While the Pink Sugar smells lovely and is dark brown, right before I ordered I
just had a urgent feeling that I needed to check the soap made with it again. 
Smelled and looked lovely so I cut a piece and washed with it. To my horror,
the suds are vanilla color. I washed with it over and over , still the same
thing. I know that none of us want soap that lathers brown so I'm just forced
to cancel and refund your money. I just soaped a Pink Sugar sample from another
company (same company that gave us BRV) and it is tan and smells quite lovely. 
Should I keep looking for a Pink Sugar that cures dark, or would you prefer a
Pink Sugar that cures tan? If you are happy with tan, I can order your Pink Sugar from the other company instead 
and we won't have to cancel. If I have enough people tell me they want the one that cures tan (need 35lb min) I will order it right away.
I just need to know what you want. Please let me know right away. 

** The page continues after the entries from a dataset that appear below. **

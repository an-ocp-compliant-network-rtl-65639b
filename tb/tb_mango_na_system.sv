// End-to-end test of an initiator adapter and a target adapter joined
// head-to-head by a network model, with every parameter at its default
// (BE port + 3 GS connections, 32-bit OCP and flits). A master driver issues
// OCP transactions; a memory slave model answers them. Every read is checked
// against a reference memory kept by the testbench; MThreadID must come back
// in SThreadID. The test exercises: route-table programming through the OCP
// socket, BE requests with a routing header (header value checked), GS
// requests on all three connections, single and burst writes and reads,
// bursts longer than the receive buffer (forwarded before the packet is
// complete), several reads outstanding at once, slave back-pressure on
// command, data and response phases, configuration of the target over the
// network and interrupt virtual wires in both directions of the level.
// It checks that encapsulation with route lookup takes one OCP cycle and
// reports the read and write latencies seen by the master.
//
// The mechanisms exercised are those of the original adapter, and so is the
// head-to-head setup. The traffic, the reference models and the latency
// bounds are this testbench's own. The original's cycle counts come from
// clockless circuits and are not comparable with the ones measured here.
module tb_mango_na_system;
  import mango_na_pkg::*;

  localparam int unsigned NPORTS = 4;
  localparam int unsigned MEMW   = 1024;

  logic clk = 1'b0, net_clk = 1'b0, rst_n = 1'b0;
  always #5 clk = ~clk;          // OCP clock
  always #2 net_clk = ~net_clk;  // network-side clock, 2.5x faster

  ocp_m2s_t m_i, s_o;
  ocp_s2m_t m_o, s_i;
  logic [NPORTS-1:0] itx_req, itx_ack, irx_req, irx_ack, trx_req, trx_ack, ttx_req, ttx_ack;
  flit_t itx_f [NPORTS], irx_f [NPORTS], trx_f [NPORTS], ttx_f [NPORTS];

  mango_na_system dut (
    .clk, .net_clk, .rst_n,
    .m_ocp_i(m_i), .m_ocp_o(m_o), .s_ocp_o(s_o), .s_ocp_i(s_i),
    .ini_tx_req(itx_req), .ini_tx_ack(itx_ack), .ini_tx_flit(itx_f),
    .ini_rx_req(irx_req), .ini_rx_ack(irx_ack), .ini_rx_flit(irx_f),
    .tgt_rx_req(trx_req), .tgt_rx_ack(trx_ack), .tgt_rx_flit(trx_f),
    .tgt_tx_req(ttx_req), .tgt_tx_ack(ttx_ack), .tgt_tx_flit(ttx_f)
  );

  int unsigned req_hdrs, resp_hdrs, req_flits [NPORTS], resp_flits [NPORTS];
  logic [31:0] req_last_hdr, resp_last_hdr;

  mango_noc_model #(.NPORTS(NPORTS)) u_req_net (
    .clk(net_clk), .rst_n,
    .tx_req(itx_req), .tx_ack(itx_ack), .tx_flit(itx_f),
    .rx_req(trx_req), .rx_ack(trx_ack), .rx_flit(trx_f),
    .headers(req_hdrs), .last_header(req_last_hdr), .flits(req_flits)
  );
  mango_noc_model #(.NPORTS(NPORTS)) u_resp_net (
    .clk(net_clk), .rst_n,
    .tx_req(ttx_req), .tx_ack(ttx_ack), .tx_flit(ttx_f),
    .rx_req(irx_req), .rx_ack(irx_ack), .rx_flit(irx_f),
    .headers(resp_hdrs), .last_header(resp_last_hdr), .flits(resp_flits)
  );

  int checks = 0, failures = 0;
  task automatic check(input bit ok, input string what);
    checks++;
    if (!ok) begin
      failures++;
      $display("FAIL: %s", what);
    end
  endtask

  // ---------------- slave core model: memory --------------------------------
  logic [31:0] smem [MEMW];
  logic [31:0] ref_mem [MEMW];
  int unsigned cyc = 0;
  always @(posedge clk) cyc <= cyc + 1;

  typedef struct { logic [31:0] addr; int blen; logic [1:0] thr; } sreq_t;
  sreq_t       rd_q [$];
  logic [31:0] wr_addr;
  int          wr_left = 0;
  int          resp_idx = 0;
  bit          stall_en = 0;
  int unsigned n_cmd_stall = 0, n_data_stall = 0, n_resp_stall = 0;

  // drive accepts and responses at the falling edge
  always @(negedge clk) begin
    bit cacc;
    cacc = !(stall_en && ($urandom_range(3, 0) == 0));
    s_i.SCmdAccept  <= cacc;
    // a write word is taken only once its request is being or has been taken
    s_i.SDataAccept <= !(stall_en && ($urandom_range(3, 0) == 0)) &&
                       (wr_left > 0 || (s_o.MCmd == OCP_WR && cacc));
    if (rd_q.size() != 0) begin
      s_i.SResp     <= SRESP_DVA;
      s_i.SData     <= smem[(rd_q[0].addr[11:2] + resp_idx) % MEMW];
      s_i.SThreadID <= rd_q[0].thr;
      s_i.SRespLast <= (resp_idx == rd_q[0].blen - 1);
    end else begin
      s_i.SResp     <= SRESP_NULL;
    end
  end

  always @(posedge clk) begin
    if (s_o.MCmd != OCP_IDLE && !s_i.SCmdAccept) n_cmd_stall++;
    if (s_o.MDataValid && !s_i.SDataAccept) n_data_stall++;
    if (s_i.SResp != SRESP_NULL && !s_o.MRespAccept) n_resp_stall++;
    if (s_o.MCmd == OCP_RD && s_i.SCmdAccept)
      rd_q.push_back('{addr: s_o.MAddr, blen: (s_o.MBurstLength == 0) ? 1 : int'(s_o.MBurstLength), thr: s_o.MThreadID});
    if (s_o.MCmd == OCP_WR && s_i.SCmdAccept) begin
      wr_addr = s_o.MAddr;
      wr_left = (s_o.MBurstLength == 0) ? 1 : int'(s_o.MBurstLength);
    end
    if (s_o.MDataValid && s_i.SDataAccept) begin
      smem[wr_addr[11:2]] <= s_o.MData;
      wr_addr = wr_addr + 4;
      wr_left--;
    end
    if (s_i.SResp != SRESP_NULL && s_o.MRespAccept) begin
      if (resp_idx == rd_q[0].blen - 1) begin
        resp_idx = 0;
        void'(rd_q.pop_front());
      end else resp_idx++;
    end
  end

  // ---------------- master core model ---------------------------------------
  typedef struct { logic [31:0] data; logic [1:0] thr; logic last; int unsigned t; } mresp_t;
  mresp_t resp_q [$];
  always @(negedge clk) m_i.MRespAccept <= !(stall_en && ($urandom_range(3, 0) == 0));
  always @(posedge clk)
    if (m_o.SResp != SRESP_NULL && m_i.MRespAccept)
      resp_q.push_back('{data: m_o.SData, thr: m_o.SThreadID, last: m_o.SRespLast, t: cyc});

  int unsigned t_accept;

  task automatic wait_accept(input bit data_phase);
    forever begin
      #1;
      if (data_phase ? m_o.SDataAccept : m_o.SCmdAccept) begin
        @(posedge clk);
        t_accept = cyc;
        break;
      end
      @(negedge clk);
    end
  endtask

  task automatic ocp_write(input logic [2:0] conn, input logic [31:0] addr, input int blen,
                           input logic [1:0] thr, input logic [31:0] base);
    @(negedge clk);
    m_i.MCmd = OCP_WR; m_i.MAddr = addr; m_i.MBurstLength = 4'(blen); m_i.MThreadID = thr;
    m_i.MConnID = conn; m_i.MDataValid = 1'b1; m_i.MData = base; m_i.MDataLast = (blen == 1);
    wait_accept(0);
    for (int i = 1; i < blen; i++) begin
      @(negedge clk);
      m_i.MCmd = OCP_IDLE; m_i.MDataValid = 1'b1; m_i.MData = base + 32'(i); m_i.MDataLast = (i == blen - 1);
      wait_accept(1);
    end
    @(negedge clk);
    m_i.MCmd = OCP_IDLE; m_i.MDataValid = 1'b0;
    if (conn < 4) for (int i = 0; i < blen; i++) ref_mem[(addr[11:2] + i) % MEMW] = base + 32'(i);
  endtask

  task automatic ocp_read_req(input logic [2:0] conn, input logic [31:0] addr, input int blen,
                              input logic [1:0] thr);
    @(negedge clk);
    m_i.MCmd = OCP_RD; m_i.MAddr = addr; m_i.MBurstLength = 4'(blen); m_i.MThreadID = thr;
    m_i.MConnID = conn; m_i.MDataValid = 1'b0;
    wait_accept(0);
    @(negedge clk);
    m_i.MCmd = OCP_IDLE;
  endtask

  task automatic check_read_resp(input logic [31:0] addr, input int blen, input logic [1:0] thr,
                                 input string what);
    int unsigned guard = 0;
    for (int i = 0; i < blen; i++) begin
      mresp_t r;
      while (resp_q.size() == 0 && guard < 4000) begin @(posedge clk); guard++; end
      if (resp_q.size() == 0) begin
        check(0, $sformatf("%s: response word %0d missing", what, i));
        return;
      end
      r = resp_q.pop_front();
      check(r.data == ref_mem[(addr[11:2] + i) % MEMW],
            $sformatf("%s word %0d: got %h expected %h", what, i, r.data, ref_mem[(addr[11:2] + i) % MEMW]));
      check(r.thr == thr, $sformatf("%s word %0d: SThreadID %0d expected %0d", what, i, r.thr, thr));
      check(r.last == (i == blen - 1), $sformatf("%s word %0d: SRespLast", what, i));
    end
  endtask

  task automatic read_and_check(input logic [2:0] conn, input logic [31:0] addr, input int blen,
                                input logic [1:0] thr, input string what, output int unsigned lat);
    int unsigned t0;
    ocp_read_req(conn, addr, blen, thr);
    t0 = t_accept;
    while (resp_q.size() == 0 && cyc - t0 < 4000) @(posedge clk);
    lat = (resp_q.size() != 0) ? resp_q[0].t - t0 : 0;
    check_read_resp(addr, blen, thr, what);
  endtask

  // wait until the slave memory holds what was written (posted writes)
  task automatic wait_written(input logic [31:0] addr, input int blen, output int unsigned lat);
    int unsigned t0 = t_accept;
    bit done = 0;
    while (!done && cyc - t0 < 4000) begin
      @(posedge clk);
      done = 1;
      for (int i = 0; i < blen; i++)
        if (smem[(addr[11:2] + i) % MEMW] != ref_mem[(addr[11:2] + i) % MEMW]) done = 0;
    end
    lat = cyc - t0;
    check(done, $sformatf("write to %h reached the slave", addr));
  endtask

  // ---------------- encapsulation latency monitor ----------------------------
  int unsigned n_encap = 0, encap_bad = 0, t_cmd = 0;
  bit          cmd_seen = 0, idle_at_accept = 0;
  logic        req_tgl_d;
  always @(posedge clk) begin
    req_tgl_d <= dut.u_ini.u_req_sync.req_tgl;
    if (cmd_seen && dut.u_ini.u_req_sync.req_tgl != req_tgl_d) begin
      if (idle_at_accept) begin
        n_encap++;
        if (cyc - t_cmd != 2) encap_bad++;  // toggle seen one edge after it happens
      end
      cmd_seen = 0;
    end
    if (m_i.MCmd != OCP_IDLE && m_o.SCmdAccept && m_i.MConnID != CONN_LUT_CFG) begin
      cmd_seen       = 1;
      idle_at_accept = dut.u_ini.u_req_sync.in_ready && !dut.u_ini.u_req_hs.item_valid;
      t_cmd          = cyc;
    end
  end

  // ---------------- early burst forwarding monitor --------------------------
  int unsigned n_early = 0, n_interrupts = 0, max_outstanding = 0;
  always @(posedge net_clk)
    if (dut.u_tgt.u_req_rx.pop && !dut.u_tgt.u_req_rx.take_eop && !dut.u_tgt.u_req_rx.locked)
      n_early++;
  int unsigned rd_issued = 0, rd_done = 0;
  always @(posedge clk) begin
    if (m_i.MCmd == OCP_RD && m_o.SCmdAccept) rd_issued++;
    if (m_o.SResp != SRESP_NULL && m_i.MRespAccept && m_o.SRespLast) rd_done++;
    if (rd_issued - rd_done > max_outstanding) max_outstanding = rd_issued - rd_done;
  end

  // ---------------- stimulus --------------------------------------------------
  int unsigned lat, lat_rd_be, lat_rd_gs, lat_wr_be, lat_wr_gs;
  logic [15:0] fwd_path [4] = '{16'h1111, 16'h2222, 16'h3333, 16'h4444};
  logic [15:0] ret_path [4] = '{16'hA001, 16'hA002, 16'hA003, 16'hA004};

  initial begin
    m_i = '0;
    s_i = '0;
    for (int i = 0; i < MEMW; i++) begin
      smem[i]    = 32'h5A00_0000 + 32'(i);
      ref_mem[i] = 32'h5A00_0000 + 32'(i);
    end
    repeat (4) @(posedge clk);
    rst_n = 1'b1;
    repeat (4) @(posedge clk);

    // program route table entries 0..3 (indexed by MAddr[31:24])
    for (int e = 0; e < 4; e++) ocp_write(CONN_LUT_CFG, 32'(e) << 2, 1, 0, {ret_path[e], fwd_path[e]});

    // BE single write and read, address MSBs 0x01 -> table entry 1
    ocp_write(3'd0, 32'h0100_0040, 1, 2'd1, 32'hCAFE_0001);
    wait_written(32'h0100_0040, 1, lat_wr_be);
    check(req_last_hdr == {16'h0, fwd_path[1]}, $sformatf("BE request header %h", req_last_hdr));
    read_and_check(3'd0, 32'h0100_0040, 1, 2'd2, "BE single read", lat_rd_be);
    check(resp_last_hdr == {16'h0, ret_path[1]}, $sformatf("BE response header %h", resp_last_hdr));

    // GS single write and read on each connection
    for (int c = 1; c <= 3; c++) begin
      ocp_write(3'(c), 32'h0000_0100 + 32'(c * 16), 1, 2'(c), 32'hBEEF_0000 + 32'(c));
      wait_written(32'h0000_0100 + 32'(c * 16), 1, lat_wr_gs);
      read_and_check(3'(c), 32'h0000_0100 + 32'(c * 16), 1, 2'(c), $sformatf("GS%0d single read", c), lat_rd_gs);
    end

    // bursts: 4 words on GS1, 12 words (longer than the receive buffer) on BE
    ocp_write(3'd1, 32'h0000_0200, 4, 2'd3, 32'h1000_0000);
    ocp_write(3'd0, 32'h0200_0300, 12, 2'd0, 32'h2000_0000);
    read_and_check(3'd1, 32'h0000_0200, 4, 2'd3, "GS1 burst read", lat);
    read_and_check(3'd0, 32'h0200_0300, 12, 2'd1, "BE burst read", lat);
    read_and_check(3'd2, 32'h0000_0300, 15, 2'd2, "GS2 burst read", lat);

    // several reads outstanding at once on one connection, different threads
    stall_en = 1;
    for (int k = 0; k < 4; k++) ocp_read_req(3'd3, 32'h0000_0400 + 32'(k * 32), 2, 2'(k));
    for (int k = 0; k < 4; k++) check_read_resp(32'h0000_0400 + 32'(k * 32), 2, 2'(k), $sformatf("outstanding read %0d", k));

    // back-pressure on all phases, mixed traffic
    for (int k = 0; k < 6; k++) begin
      ocp_write(3'(k % 4), 32'(k % 4) << 24 | 32'h500 + 32'(k * 64), 1 + k, 2'(k), 32'h3000_0000 + 32'(k << 8));
      read_and_check(3'((k + 1) % 4), 32'(k % 4) << 24 | 32'h500 + 32'(k * 64), 1 + k, 2'(k),
                     $sformatf("stalled mix %0d", k), lat);
    end
    stall_en = 0;

    // configure the target's interrupt destination over the network:
    // BE packet routed by table entry 3, destination = GS port 2
    ocp_write(CONN_NA_CFG, 32'h0300_0000, 1, 0, {14'h0, 2'd2, 16'h0});
    repeat (100) @(posedge clk);
    check(dut.u_tgt.u_intr.configured && dut.u_tgt.u_intr.dest_port == 2'd2, "target interrupt destination configured");
    s_i.SInterrupt = 1'b1;
    begin
      int unsigned g = 0;
      while (!m_o.SInterrupt && g < 500) begin @(posedge clk); g++; end
      check(m_o.SInterrupt, "interrupt raised at initiator");
      if (m_o.SInterrupt) n_interrupts++;
    end
    s_i.SInterrupt = 1'b0;
    begin
      int unsigned g = 0;
      while (m_o.SInterrupt && g < 500) begin @(posedge clk); g++; end
      check(!m_o.SInterrupt, "interrupt lowered at initiator");
      if (!m_o.SInterrupt) n_interrupts++;
    end
    // BE interrupt destination (path from the configuration word)
    ocp_write(CONN_NA_CFG, 32'h0300_0000, 1, 0, {14'h0, 2'd0, 16'hBEE5});
    repeat (100) @(posedge clk);
    s_i.SInterrupt = 1'b1;
    begin
      int unsigned g = 0;
      while (!m_o.SInterrupt && g < 500) begin @(posedge clk); g++; end
      check(m_o.SInterrupt, "interrupt over BE raised at initiator");
      check(resp_last_hdr == 32'h0000BEE5, "interrupt packet BE header");
      if (m_o.SInterrupt) n_interrupts++;
    end

    // ---------- mechanisms and rates ----------
    check(n_encap >= 5 && encap_bad == 0,
          $sformatf("encapsulation takes one OCP cycle (%0d seen, %0d late)", n_encap, encap_bad));
    check(req_hdrs > 0 && resp_hdrs > 0, "BE routing headers used");
    check(req_flits[1] > 0 && req_flits[2] > 0 && req_flits[3] > 0, "all GS request connections used");
    check(resp_flits[1] > 0 && resp_flits[2] > 0 && resp_flits[3] > 0, "all GS response connections used");
    check(n_early > 0, "burst forwarded before complete");
    check(max_outstanding >= 2, "several reads outstanding");
    check(n_cmd_stall > 0 && n_data_stall > 0 && n_resp_stall > 0, "slave/master back-pressure");
    check(n_interrupts == 3, "interrupt virtual wire");
    $display("mechanisms: BE headers req=%0d resp=%0d, early burst chunks=%0d, max outstanding=%0d, stalls cmd/data/resp=%0d/%0d/%0d, interrupts=%0d",
             req_hdrs, resp_hdrs, n_early, max_outstanding, n_cmd_stall, n_data_stall, n_resp_stall, n_interrupts);
    $display("latency (OCP cycles, accept to first response / to memory updated): read BE=%0d GS=%0d, write BE=%0d GS=%0d",
             lat_rd_be, lat_rd_gs, lat_wr_be, lat_wr_gs);
    $display("TB_RESULT checks=%0d failures=%0d", checks, failures);
    $finish;
  end

  initial begin
    repeat (40000) @(posedge clk);
    failures++;
    $display("FAIL: watchdog");
    $display("TB_RESULT checks=%0d failures=%0d", checks, failures);
    $finish;
  end
endmodule
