Two larger kernels exercise the machine the way it was meant to be used: the
8x8 forward DCT of JPEG and the 8x8 inverse DCT of MPEG-2. Both are integer
row-column transforms. The forward one is the usual "slow but accurate"
version with 13-bit constants and two extra fraction bits between the
passes: 944 operations. The inverse one uses the Chen-Wang butterflies with
11-bit constants: 952 operations. The usual clamp of the inverse transform's
outputs to [-256, 255] is left out. The instruction set has no min/max, and
the test inputs (the DCT of a random 8-bit block) never reach it.

There is no compiler, so the testbenches build the programs themselves.
Each kernel is written once as a graph of operations on values. A greedy
list scheduler then turns the graph into bundles, taking the ready
operation with the longest remaining path first. It keeps every rule the
hardware has:

* a slot takes one operation per bundle;
* a result may be read 3 (scalar) or 4 (vector) bundles after issue;
* a bank is read at most twice per bundle;
* a bank is written at most once per cycle. A vector result issued in
  bundle `t` is written in the same cycle as a scalar result from bundle
  `t+1`, so writes are tracked per cycle, not per bundle;
* a register is reused only after its last reader has issued. Its new value
  then lands after that read, even in the same bundle.

A correct schedule therefore never stalls. Each test checks that the run
had no conflict or stall, that it took exactly the scheduled number of
bundles plus the pipeline drain, and that all 64 results match a direct
computation.

The three configurations need different layouts:

* **`(0, 0, 4)`.** Every operation is scalar. Each operand is placed in
  whichever bank has a free write port. Constants are copied into every
  bank, so that a constant can be read from the bank with a spare read port.
  Without the copies, read ports are the limit: four operations need eight
  reads from four banks, every bundle.
* **`(1, 4, 1)`.** The row pass runs four rows at a time. Vector `(g, c)`
  holds column `c` of rows `4g..4g+3`. The column pass needs vectors that
  run along a row instead. The scalar unit transposes the 64 row-pass
  results with one move (`x + 0`) per element, overlapped with the rest of
  the row pass.
* **`(1, 4, 0)`.** There is no scalar unit, so the transpose uses the
  permutation stage and overlapping writes. Take element `j` of four vectors
  `v0..v3`. Read each source through permutation entry `j`, the rotation
  that brings element `j` to lane 0. Write the results in order to bases
  `x`, `x+1`, `x+2` and `x+3`. Each write overwrites the tail of the one
  before, which leaves `v0[j] v1[j] v2[j] v3[j]` in words `x..x+3`. This
  takes four vector operations per gathered vector, 64 in all. Their order
  is safe because the pipeline writes in issue order.

| kernel | configuration | bundles | cycles | peak register words |
|--------|---------------|---------|--------|---------------------|
| FDCT | `(0, 0, 4)` | 237 | 240 | 197 of 512 |
| FDCT | `(1, 4, 1)` | 261 | 265 | 209 of 640 |
| FDCT | `(1, 4, 0)` | 300 | 304 | 220 of 512 |
| IDCT | `(0, 0, 4)` | 239 | 242 | 158 of 512 |
| IDCT | `(1, 4, 1)` | 258 | 262 | 217 of 640 |
| IDCT | `(1, 4, 0)` | 302 | 306 | 216 of 512 |

For comparison, the best (loop-vectorised) hand schedules reported for the
original model took 238, 333 and 349 cycles for the FDCT, and 265, 361 and
391 for the IDCT, in the same order of configurations. Four lanes cannot go
below 236 bundles for 944 operations.

## Verification

Every module has a self-checking testbench in `tb/`. Each prints
`TB_RESULT checks=N failures=M` and has a watchdog.

| testbench | what it checks |
|-----------|----------------|
| `tb_pipe_fifo` | order under random stalls, no write when full, one item per cycle |
| `tb_instr_mem` | random write/read-back over the whole depth |
| `tb_rf_bank` | both read ports, old value on read during write |
| `tb_asip_alu`, `tb_simd_exec` | all operations against 64-bit reference arithmetic, corner cases |
| `tb_perm_stage` | default table; `tb/perm_example.hex` preloaded at reset and written through the port; the 2,3,1,0 example |
| `tb_regfile` | random traffic against a linear model: wrapped vectors, predicted grants and conflicts, old-value reads, final contents |
| `tb_instr_fetch` | slot order, NOP skipping, bundles leaving together, one bundle per cycle |
| `tb_scalar_pipe`, `tb_simd_pipe` | results in order with random refusals, latency 3 / 4 cycles, full rate |
| `tb_asip_top` | default configuration, end to end: matrix product (28 bundles, 32 cycles), then a program that forces a read conflict, a write conflict, a fetch stall, wrapped vectors, permutations, empty slots, all eight operations and a read during write; compares the whole register file with a model |
| `tb_matmult_simd`, `tb_matmult_vliw` | the matrix product on `(1, 4, 0)` and `(0, 0, 4)`: results, 28 bundles, no conflicts |
| `tb_dct_simd`, `tb_dct_simd_only`, `tb_dct_vliw` | the FDCT and IDCT on `(1, 4, 1)`, `(1, 4, 0)` and `(0, 0, 4)`: scheduled in the testbench, results against a direct computation, no conflicts, bundle and cycle counts; the IDCT reference is also checked to undo the FDCT within 2 |

To run one testbench with plain Verilator from the repository root:

```
verilator --binary --timing --assert -Irtl -Itb rtl/asip_pkg.sv rtl/*.sv \
          tb/tb_asip_top.sv --top-module tb_asip_top -o sim
./obj_dir/sim
```

`tb_perm_stage` reads `tb/perm_example.hex` by a path relative to the
repository root, so run it from there.

## Where this design departs from, or goes beyond, the model it implements

These are choices of this implementation:

* **Encodings.** The numeric operation codes, the NOP at code 0, and the exact
  meaning of invert and the shifts (arithmetic right shift, shift count in
  operand 2, saturation at `DATA_W`).
* **Conflicts.** The fixed-priority switch and the stall on a port conflict.
  The model only requires that each bank serve two reads and one write per
  cycle.
* **FIFO behaviour.** FIFOs accept a write while their item is being taken.
  This is needed to reach one bundle per cycle.
* **Program control.** Run control (`start`, `prog_len`, `done`,
  `cycle_count`), the host port with its third read port, the run-time
  write port of the permutation table, and the default table used when no
  file is given.
* **Register depth.** `RF_DEPTH` is the depth of each bank, not of the whole
  file.
* **Instruction memories.** There is one instruction memory per slot, always.

These are not built:

* **Load and store.** There are no load/store instructions and no memory
  stage. The vector load/store variant of the FDCT measurement only added
  their cycle counts.
* **Branches.** There are no branches or loops.
* **Compiler.** There is no compiler. Programs are bundles written by hand or
  generated by the testbenches.
* **DCT programs.** The FDCT and IDCT programs are built from standard
  integer algorithms by the scheduler described above. They are not the
  original hand schedules, and the IDCT leaves out its final clamp.

## Files

`rtl/asip_pkg.sv` holds the operation codes and shared helpers.
`rtl/asip_top.sv` is the processor. `instr_fetch` and `instr_mem` make up
the fetch stage. `scalar_pipe` and `simd_pipe` are the two pipeline kinds,
with `pipe_fifo` between stages. `perm_stage` is the permutation stage.
`asip_alu` and `simd_exec` are the execute units. `regfile` and `rf_bank` form
the register file. Each file starts with a comment on its interface and timing.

On a bright note, As soon as the Dragon's Blood is shipped to me I'll let you
know. It lathers clear, I made sure.

I am working on OMH (got the right one, just trying to tie up all these loose ends first) Love Spell and Honey
L'Occitane.

I want to apologize for the problem with the Pink Sugar and tell
you how sorry I am. I am thankful that I caught the problem though, I want the
FO's you buy from me to be the best, I am really trying to look out for the
people on our list.

Tamera (who feels very, very bad


----------



## Sheryl (Oct 27, 2007)

Tamara, don't feel bad. I think you are going above and beyond to please us. I will be happy with the pink sugar that soaps tan. It doesn't have to be dark for me. I just care that it smells like a good pink sugar. Thank you dear. You are a Champ. Thanks for looking out for our best interest.

Sheryl


----------



## VickiLynne (Feb 8, 2008)

:yeahthat I agree wholeheartedly with Sheryl. I am so appreciative of what you are doing. I actually would prefer it tan.

Vicki/NC


----------



## Greylady (Mar 28, 2012)

Tan is fine with me too! :biggrin


----------



## Anita Martin (Dec 26, 2007)

Oh no, I really needed pink sugar. You can keep my payment if there is another pink sugar on the near horizon. I don't really care what color it is. I thought all dark soaps had brown lather?


----------



## 2Sticks (Dec 13, 2007)

Ya'll are so wonderful! I'm waiting to hear back from the company tomorrow, our last communication was just before they closed at 5pm. hopefully we can get this going right away.

Anita, 
None of by dark brown soaps lather bown, they all lather white :shrug2

Be checking if you need OMH, I've got a great one getting ready to go on sell!!!!!!!


----------



## Dorit (Apr 20, 2011)

Tamara, Ditto to what everyone has posted, I just want it to smell good. Do you all think that vanilla stabilizer from WSP would lighten the brown?
I need to soap Love Spell until Tamara finds one that meets her standards can anyone recommend a supplier that they like.? Dorit


----------



## hsmomof4 (Oct 31, 2008)

IME, most of the Pink Sugars have colored lather. The one that I've used lathers sort of yellowish brown, and I've noticed other people commenting on wishing that their PS didn't have colored lather but that it was worth it if it smelled good. 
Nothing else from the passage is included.